━━━━━ Material provided ━━━━━

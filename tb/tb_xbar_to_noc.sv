// tb_xbar_to_noc: random bus selections per output channel, including
// selections beyond the last bus (which give zero).
module tb_xbar_to_noc;
  localparam int NC = 4, NB = 10, DW = 16;
  logic [NB-1:0][DW-1:0] bus_data;
  logic [NC-1:0][3:0] sel;
  logic [NC-1:0][DW-1:0] ch_data;
  int checks = 0, failures = 0;

  xbar_to_noc #(.NUM_CH(NC), .NUM_BUS(NB), .DATA_W(DW)) dut (.*);

  task automatic check(input bit ok, input string msg);
    checks++;
    if (!ok) begin failures++; $display("FAIL: %s", msg); end
  endtask

  initial begin
    #100000;
    failures++;
    $display("watchdog expired");
    $display("TB_RESULT checks=%0d failures=%0d", checks, failures);
    $finish;
  end

  initial begin
    for (int t = 0; t < 500; t++) begin
      for (int b = 0; b < NB; b++) bus_data[b] = DW'($urandom);
      for (int c = 0; c < NC; c++) sel[c] = 4'($urandom);
      #1;
      for (int c = 0; c < NC; c++)
        check(ch_data[c] == ((sel[c] < NB) ? bus_data[sel[c]] : '0), "channel data");
    end
    $display("TB_RESULT checks=%0d failures=%0d", checks, failures);
    $finish;
  end
endmodule
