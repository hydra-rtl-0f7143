// xbar_to_tp: crossbar from the NoC input channels to the buses to the tile
// processor.
//
// Every bus to the tile processor can take its data from any of the input
// channels (full connectivity, as in the published design). For each bus the
// tile processor gives the channel it wants to read (sel) and whether it
// reads (rd). The module returns the selected payload on each bus, tells per
// bus whether stream data was available, and forms the per-channel pop
// request; several buses that read one channel in the same cycle all see the
// same flit and the channel is popped once. Purely combinational.
module xbar_to_tp #(
  parameter int unsigned NUM_CH  = 4,
  parameter int unsigned NUM_BUS = 10,
  parameter int unsigned DATA_W  = 16
) (
  input  logic [NUM_CH-1:0][DATA_W-1:0]      ch_data,   // head payload per channel
  input  logic [NUM_CH-1:0]                  ch_avail,  // stream data at head
  input  logic [NUM_BUS-1:0]                 rd,
  input  logic [NUM_BUS-1:0][$clog2(NUM_CH)-1:0] sel,
  output logic [NUM_BUS-1:0][DATA_W-1:0]     bus_data,
  output logic [NUM_BUS-1:0]                 bus_ok,    // read can be served
  output logic [NUM_CH-1:0]                  ch_req     // channel is read
);
  always_comb begin
    ch_req = '0;
    for (int b = 0; b < NUM_BUS; b++) begin
      bus_data[b] = ch_data[sel[b]];
      bus_ok[b]   = ch_avail[sel[b]];
      if (rd[b]) ch_req[sel[b]] = 1'b1;
    end
  end
endmodule
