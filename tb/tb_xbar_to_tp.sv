// tb_xbar_to_tp: random channel selections and read requests; bus data,
// bus_ok and the per-channel read requests are compared with a model.
module tb_xbar_to_tp;
  localparam int NC = 4, NB = 10, DW = 16;
  logic [NC-1:0][DW-1:0] ch_data;
  logic [NC-1:0] ch_avail, ch_req, exp_req;
  logic [NB-1:0] rd, bus_ok;
  logic [NB-1:0][1:0] sel;
  logic [NB-1:0][DW-1:0] bus_data;
  int checks = 0, failures = 0;

  xbar_to_tp #(.NUM_CH(NC), .NUM_BUS(NB), .DATA_W(DW)) dut (.*);

  task automatic check(input bit ok, input string msg);
    checks++;
    if (!ok) begin failures++; $display("FAIL: %s", msg); end
  endtask

  initial begin
    #100000;
    failures++;
    $display("watchdog expired");
    $display("TB_RESULT checks=%0d failures=%0d", checks, failures);
    $finish;
  end

  initial begin
    for (int t = 0; t < 500; t++) begin
      for (int c = 0; c < NC; c++) ch_data[c] = DW'($urandom);
      ch_avail = NC'($urandom);
      rd = NB'($urandom);
      for (int b = 0; b < NB; b++) sel[b] = 2'($urandom);
      #1;
      exp_req = '0;
      for (int b = 0; b < NB; b++) begin
        check(bus_data[b] == ch_data[sel[b]], "bus data");
        check(bus_ok[b] == ch_avail[sel[b]], "bus ok");
        if (rd[b]) exp_req[sel[b]] = 1'b1;
      end
      check(ch_req == exp_req, "channel request");
    end
    $display("TB_RESULT checks=%0d failures=%0d", checks, failures);
    $finish;
  end
endmodule
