// msg_exec: the message execution modules of the Hydra: configuration, DMA,
// program control and status, for all input channels.
//
// Messages follow the lightweight protocol of the design: a C flit carries
// the command code (payload[2:0]), H flits carry addresses, D flits data or
// parameters, and a T flit ends the message:
//   Configuration  C [H D+]+ T   TP or Hydra configuration, auto-increment
//   DMA load       C [H D+]+ T   write TP local memory, auto-increment
//   DMA retrieve   C [H D]+ T    read TP local memory, returned as D flits
//   Get status     C             one status word returned as a D flit
//   Run            C             start the TP program (run = 1)
//   Wait           C             halt the TP until the next message
//   Reset          C             reset the TP (tp_rst for one tile clock)
// Every input channel has its own message context (msg_channel) with its own
// memory port to the TP, so that DMA messages on L channels proceed in
// parallel, one word per tile clock each. Replies go out on the output
// channel with the number of the input channel of the message.
// The contexts share one configuration port: while several channels execute
// a Configuration message, the lowest-numbered one writes and the others
// wait. Addresses at or above 0xF000 go to the Hydra itself (hy_cfg_*, and
// the clock divider setting at 0xF200), the others to the TP (tp_cfg_*).
// Program control is shared: Run, Wait and Reset from any channel act at
// once; any C flit ends a Wait; the TP's done pulse (tp_done, sampled on
// tick) clears run. When Run and Reset arrive together, Reset wins.
// Status word: {run, waiting, stall, tp_rst, retrieve busy per channel
// [11:8], 2'b0, command still open on the asking channel (111 = none),
// clock divider n}. The commands, their codes and formats follow the
// original design; the per-channel reading of "a new command interrupts
// previous messages", the status layout, the reset length and the
// arbitration are choices made here.
module msg_exec
  import hydra_pkg::*;
#(
  parameter int unsigned N = 4
) (
  input  logic                       clk,
  input  logic                       rst_n,
  input  logic                       tick,
  // flits from the flow control, one per channel
  input  logic  [N-1:0]              msg_valid,
  input  flit_t [N-1:0]              msg_flit,
  output logic  [N-1:0]              c_ready,
  output logic  [N-1:0]              f_ready,
  // tile processor configuration port
  output logic                       tp_cfg_we,
  output logic [15:0]                tp_cfg_addr,
  output logic [15:0]                tp_cfg_wdata,
  // tile processor memory ports, one per channel
  output logic [N-1:0]               tp_mem_we,
  output logic [N-1:0]               tp_mem_re,
  output logic [N-1:0][5:0]          tp_mem_sel,
  output logic [N-1:0][MEM_AW-1:0]   tp_mem_addr,
  output logic [N-1:0][DATA_W-1:0]   tp_mem_wdata,
  input  logic [N-1:0][DATA_W-1:0]   tp_mem_rdata,
  // tile processor program control
  input  logic                       tp_done,
  output logic                       tp_rst,
  output logic                       run,
  output logic                       waiting,
  input  logic                       stall,
  // Hydra self-configuration
  output logic                       hy_cfg_we,
  output logic [15:0]                hy_cfg_addr,
  output logic [15:0]                hy_cfg_wdata,
  output logic [2:0]                 clkdiv_n,
  // replies, one per channel
  output logic [N-1:0]               reply_valid,
  output logic [N-1:0][DATA_W-1:0]   reply_data,
  input  logic [N-1:0]               reply_ready
);
  logic [N-1:0]              cfg_req, cfg_gnt, ch_cfg_we, retr_busy;
  logic [N-1:0][15:0]        ch_cfg_addr, ch_cfg_wdata;
  logic [15:0]               status;
  logic                      cfg_we;
  logic [15:0]               cfg_addr, cfg_wdata;
  logic [N-1:0]              c_take, c_run, c_wait, c_rst;

  always_comb begin
    status        = '0;
    status[15]    = run;
    status[14]    = waiting;
    status[13]    = stall;
    status[12]    = tp_rst;
    for (int c = 0; c < N && c < 4; c++) status[8 + c] = retr_busy[c];
    status[2:0]   = clkdiv_n;
  end

  for (genvar c = 0; c < N; c++) begin : g_ch
    msg_channel u_ch (
      .clk, .rst_n, .tick,
      .msg_valid(msg_valid[c]), .msg_flit(msg_flit[c]),
      .c_ready(c_ready[c]), .f_ready(f_ready[c]),
      .cfg_req(cfg_req[c]), .cfg_gnt(cfg_gnt[c]),
      .cfg_we(ch_cfg_we[c]), .cfg_addr(ch_cfg_addr[c]), .cfg_wdata(ch_cfg_wdata[c]),
      .mem_we(tp_mem_we[c]), .mem_re(tp_mem_re[c]), .mem_sel(tp_mem_sel[c]),
      .mem_addr(tp_mem_addr[c]), .mem_wdata(tp_mem_wdata[c]), .mem_rdata(tp_mem_rdata[c]),
      .status, .retr_busy(retr_busy[c]),
      .reply_valid(reply_valid[c]), .reply_data(reply_data[c]), .reply_ready(reply_ready[c]));

    assign c_take[c] = msg_valid[c] && msg_flit[c].ftype == FLIT_C;
    assign c_run[c]  = c_take[c] && msg_flit[c].payload[2:0] == CMD_RUN;
    assign c_wait[c] = c_take[c] && msg_flit[c].payload[2:0] == CMD_WAIT;
    assign c_rst[c]  = c_take[c] && msg_flit[c].payload[2:0] == CMD_RST;
  end

  // shared configuration port: lowest requesting channel
  always_comb begin
    cfg_gnt   = '0;
    cfg_we    = 1'b0;
    cfg_addr  = '0;
    cfg_wdata = '0;
    for (int c = N - 1; c >= 0; c--) begin
      if (cfg_req[c]) begin
        cfg_gnt   = '0;
        cfg_gnt[c] = 1'b1;
        cfg_we    = ch_cfg_we[c];
        cfg_addr  = ch_cfg_addr[c];
        cfg_wdata = ch_cfg_wdata[c];
      end
    end
  end

  assign tp_cfg_we    = cfg_we && cfg_addr < HYDRA_BASE;
  assign tp_cfg_addr  = cfg_addr;
  assign tp_cfg_wdata = cfg_wdata;
  assign hy_cfg_we    = cfg_we && cfg_addr >= HYDRA_BASE;
  assign hy_cfg_addr  = cfg_addr;
  assign hy_cfg_wdata = cfg_wdata;

  // program control
  always_ff @(posedge clk or negedge rst_n) begin
    if (!rst_n) begin
      run      <= 1'b0;
      waiting  <= 1'b0;
      tp_rst   <= 1'b0;
      clkdiv_n <= '0;
    end else begin
      if (tick && tp_rst) tp_rst <= 1'b0;
      if (tick && tp_done) run <= 1'b0;
      if (c_take != '0) waiting <= 1'b0;
      if (c_run != '0) run <= 1'b1;
      if (c_wait != '0) waiting <= 1'b1;
      if (c_rst != '0) begin
        tp_rst <= 1'b1;
        run    <= 1'b0;
      end
      if (hy_cfg_we && hy_cfg_addr == ADDR_CLKDIV) clkdiv_n <= hy_cfg_wdata[2:0];
    end
  end

  a_one_cfg_writer: assert property (@(posedge clk) disable iff (!rst_n)
                                     (ch_cfg_we & ~cfg_gnt) == '0)
    else $error("msg_exec: configuration write without the port");
endmodule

━━━━━

Description of the task: For the listing above, state how many lines hold the string "each", giving the number alone.

Solution to this problem: 3